Vircynthia Charley, District Manager for the Navajo Tribal Utility Authority, estimates that connecting rural reservation homes to the power grid would cost more than $30,000, a price tag that has left thousands of residents in the dark.

But thanks to the rising affordability of solar power, homes off the grid are gaining access to electricity for the first time. It’s not a perfect solution, as solar panel users can’t use multiple appliances simultaneously or keep their lights on throughout the night, but Charley believes its a step in the right direction.

Ted Simons: For most folks it is no big delta turn the lights off with a flip of a switch. But for many people on the Navajo Nation, it is a big deal. As part of our on going PBS series on poverty and opportunity in America: "Chasing The Dream," we look at how a utility company is working to get more power to the reservation.

PKG: Why in the world are people living without modern day electricity?

PKG: When we pass through a certain area of Navajo, there is high voltage lines you can see from the road and below them you will see a traditional Navajo ho gone but it is ironic we have electricity generated with Navajo resources that is going to power major areas and there is a little area with family not getting power.

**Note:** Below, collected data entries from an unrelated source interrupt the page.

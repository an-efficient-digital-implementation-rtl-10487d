// tb_nr_sqrt_pipe: checks the unrolled integer root in two configurations:
//  * the default one, 48-bit radicand (24 root bits, even) and no extra
//    pipelining registers: latency 48;
//  * a 22-bit radicand (11 root bits, odd) with NP = 2: latency
//    2*11 + 1 + 11*2 = 45.
// Operands stream in on most cycles, with random gaps. The tag bus carries
// the issue cycle, so each result's latency is measured; results are matched
// in order against floor(sqrt(d)) and d - q^2. Back-to-back issue (issue
// rate one) must occur.
module tb_nr_sqrt_pipe;
  import fsqrt_pkg::*;
  import fsqrt_ref_pkg::*;

  localparam int DA = 48, QA = 24, LA = 48;
  localparam int DB = 22, QB = 11, NPB = 2, LB = 2 * QB + 1 + QB * NPB;

  logic clk = 0, rst_n = 0, v_in = 0;
  logic [DA-1:0] d_in = '0;
  logic va, vb;
  logic [QA-1:0] qa; logic [QA+1:0] ra; logic [31:0] ta;
  logic [QB-1:0] qb; logic [QB+1:0] rb; logic [31:0] tb_;
  int checks = 0, failures = 0, cycle = 0, n_b2b = 0, n_out = 0;
  logic [DA-1:0] qda[$];
  logic [DB-1:0] qdb[$];

  nr_sqrt_pipe #(.DW(DA), .TW(32)) dut_a (.clk, .rst_n, .valid_i(v_in), .d_i(d_in),
      .tag_i(cycle), .valid_o(va), .q_o(qa), .rem_o(ra), .tag_o(ta));
  nr_sqrt_pipe #(.DW(DB), .NP(NPB), .TW(32)) dut_b (.clk, .rst_n, .valid_i(v_in),
      .d_i(d_in[DB-1:0]), .tag_i(cycle), .valid_o(vb), .q_o(qb), .rem_o(rb), .tag_o(tb_));

  always #5 clk = ~clk;

  initial begin
    repeat (100000) @(posedge clk);
    failures++;
    $display("watchdog expired");
    $display("TB_RESULT checks=%0d failures=%0d", checks, failures);
    $finish;
  end

  initial begin
    if (pipe_latency(QA - 1, 0) != LA || pipe_latency(QB - 1, NPB) != LB) begin
      failures++;
      $display("FAIL latency formula");
    end
  end

  always @(posedge clk) begin
    logic [63:0] qe;
    logic [DA-1:0] dv;
    logic [DB-1:0] dw;
    cycle <= cycle + 1;
    if (va && rst_n) begin
      dv = qda.pop_front();
      qe = isqrt(128'(dv));
      checks++; n_out++;
      if (64'(qa) != qe || 128'(ra) != 128'(dv) - 128'(qe) * 128'(qe) || cycle - ta != LA) begin
        failures++;
        $display("FAIL A d=%h q=%h exp=%h lat=%0d", dv, qa, qe, cycle - ta);
      end
    end
    if (vb && rst_n) begin
      dw = qdb.pop_front();
      qe = isqrt(128'(dw));
      checks++;
      if (64'(qb) != qe || 128'(rb) != 128'(dw) - 128'(qe) * 128'(qe) || cycle - tb_ != LB) begin
        failures++;
        $display("FAIL B d=%h q=%h exp=%h lat=%0d", dw, qb, qe, cycle - tb_);
      end
    end
  end

  initial begin
    logic [DA-1:0] dv;
    logic prev = 0;
    repeat (3) @(posedge clk);
    rst_n <= 1;
    for (int i = 0; i < 5000; i++) begin
      @(posedge clk);
      if ($urandom_range(0, 3) != 0) begin
        dv = {$urandom, $urandom};
        if (i % 7 == 0) dv = '0;
        if (i % 7 == 1) begin logic [QA-1:0] r = QA'($urandom); dv = DA'(r) * DA'(r); end
        if (i % 7 == 2) dv = dv >> $urandom_range(0, DA - 1);
        v_in <= 1; d_in <= dv;
        qda.push_back(dv); qdb.push_back(dv[DB-1:0]);
        if (prev) n_b2b++;
        prev = 1;
      end else begin
        v_in <= 0;
        prev = 0;
      end
    end
    @(posedge clk) v_in <= 0;
    repeat (LA + LB + 5) @(posedge clk);
    if (qda.size() != 0 || qdb.size() != 0 || n_b2b == 0 || n_out == 0) begin
      failures++;
      $display("FAIL leftover %0d %0d b2b=%0d", qda.size(), qdb.size(), n_b2b);
    end
    $display("back-to-back issues: %0d", n_b2b);
    $display("TB_RESULT checks=%0d failures=%0d", checks, failures);
    $finish;
  end
endmodule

PKG: I often wonder how much we lost our natural resources going out and delivering power elsewhere but nothing came back. Navaho nation is a battery for southwest. Our reservation actually has -- where is the pollution coming from? We don't live in a city. We are not actually using a lot of energy as individual Navajo citizens on the reservation. The obvious hope is the power plant and administrations. They were surrounded by the reservations with coal powered fire plants and the three listed on the reservations are the three biggest in the west.

PKG: I guess in a sense we took it for granted. The reason why they are not connected to the grid is because of the amount of cost, really.

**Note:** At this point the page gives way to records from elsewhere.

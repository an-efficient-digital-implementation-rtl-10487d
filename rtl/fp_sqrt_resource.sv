// fp_sqrt_resource: resource-optimised IEEE-754 floating-point square root.
//
// The exponent and the mantissa are handled in parallel. sqrt_exp_unit
// halves the exponent and builds the 2(n+1)-bit radicand in the cycle the
// operand is accepted; the exponent and the operand class are registered
// while nr_sqrt_iter computes the (n+1)-bit integer root of the radicand by
// reusing one iteration datapath. The root's top bit is the hidden one, so
// the result is {0, exponent, root[n-1:0]} without any normalisation step.
// The root is truncated (rounded toward zero), which keeps the error below
// one unit in the last place.
//
// Special operands (zero, infinity, NaN, negative numbers, which return the
// quiet NaN) take the same fixed latency as ordinary ones.
//
// Interface and timing: x_i is taken when in_valid_i and in_ready_o are both
// high. out_valid_o pulses for one cycle 2(n+1)+1 cycles later (49 for
// single precision) and y_o holds the result until the next operand is
// accepted. in_ready_o is low while an operand is in progress.
//
// Following the algorithm description: the parallel exponent and mantissa
// paths, the padding for a full-length root, the loop latency and the quiet
// NaN for negative inputs. This design's own choices: the handshake, the
// truncation of the root, the fixed latency for special operands and the
// results for zero, infinity and NaN inputs.
module fp_sqrt_resource
  import fsqrt_pkg::*;
#(
  parameter int unsigned EXP_W = 8,    // exponent width (5 half, 8 single, 11 double)
  parameter int unsigned MAN_W = 23,   // fraction width (10 half, 23 single, 52 double)
  localparam int unsigned W  = 1 + EXP_W + MAN_W,
  localparam int unsigned DW = 2 * (MAN_W + 1),
  localparam int unsigned QW = MAN_W + 1
) (
  input  logic         clk,
  input  logic         rst_n,
  input  logic         in_valid_i,
  output logic         in_ready_o,
  input  logic [W-1:0] x_i,
  output logic         out_valid_o,
  output logic [W-1:0] y_o
);

  logic [DW-1:0]    radicand;
  logic [EXP_W-1:0] res_exp;
  fp_class_e        op_class;
  logic [W-1:0]     special;

  sqrt_exp_unit #(.EXP_W(EXP_W), .MAN_W(MAN_W)) u_exp (
    .x_i        (x_i),
    .radicand_o (radicand),
    .res_exp_o  (res_exp),
    .class_o    (op_class),
    .special_o  (special)
  );

  logic             accept;
  logic [EXP_W-1:0] exp_q;
  fp_class_e        class_q;
  logic [W-1:0]     special_q;
  logic [QW-1:0]    root;
  logic [QW+1:0]    rem_unused;

  assign accept = in_valid_i && in_ready_o;

  always_ff @(posedge clk) begin
    if (!rst_n) begin
      exp_q     <= '0;
      class_q   <= FP_ZERO;
      special_q <= '0;
    end else if (accept) begin
      exp_q     <= res_exp;
      class_q   <= op_class;
      special_q <= special;
    end
  end

  nr_sqrt_iter #(.DW(DW)) u_root (
    .clk,
    .rst_n,
    .start_i (accept),
    .d_i     (radicand),
    .ready_o (in_ready_o),
    .done_o  (out_valid_o),
    .q_o     (root),
    .rem_o   (rem_unused)
  );

  assign y_o = (class_q != FP_FINITE) ? special_q : {1'b0, exp_q, root[MAN_W-1:0]};

  // the root of a normalised radicand always has its top bit set
  a_root_normalised: assert property (@(posedge clk) disable iff (!rst_n)
                                      out_valid_o && class_q == FP_FINITE |-> root[QW-1]);

endmodule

PKG: It is $35,000 per mile to extend the grid and that is out of the pocket of the individual. I don't know about you but I don't have that kind of money laying around to put in electricity.

PKG: My grandmother, I was hoping she would get services before she had passed. That was my commitment to serve those type of people. They didn't have there opportunity so i was a little bummed they were not able to experience it.

PKG: the unique solution is using solar systems and off grid to give them electricity.

PKG: I have been having a solar system for probably like a good five years now. My daughter's medicine is how we got the solar too. We use that to keep it cool.

PKG: So there is a direct tie now from health of a population to the use of electricity particularly for refrigeration.

PKG: Electricity from the solar panels are limited. We cannot use all the appliances together all at once. We can't use them for long periods of time. Before the sun goes down, we have to turn off certain devices like maybe we can only use one or two lights.

PKG: At some point we have to have a compromise of how do we use the system so we supply the right amount but it comes down to cost and what is affordable to people. You have to balance the need for energy versus how much people can afford.

PKG: This one I only paid $105 a month. It doesn't fluctuate.

PKG: It is great to see customers getting utility services for the first time. You will see children running around the home turning on all the lights to see if it works.

PKG: I was excited the first day.

PKG: How did it feel to get electricity for the first time?

PKG: It felt different. Matter of fact, we were not used to it and still used the flashlight even though we had a switch to turn on the lights.

PKG: Some people say why doesn't she just move? You have to understand that is just such a naive thing to think about. This woman who has lived their her whole life and wants to live there.

PKG: We are out here when nature rules and we comply. The sun is what it is, the earth is what it is. What it brings on any day we will accept it. It is nature taking care of us. It is the earth and the sun and this very, very beautiful place we call home.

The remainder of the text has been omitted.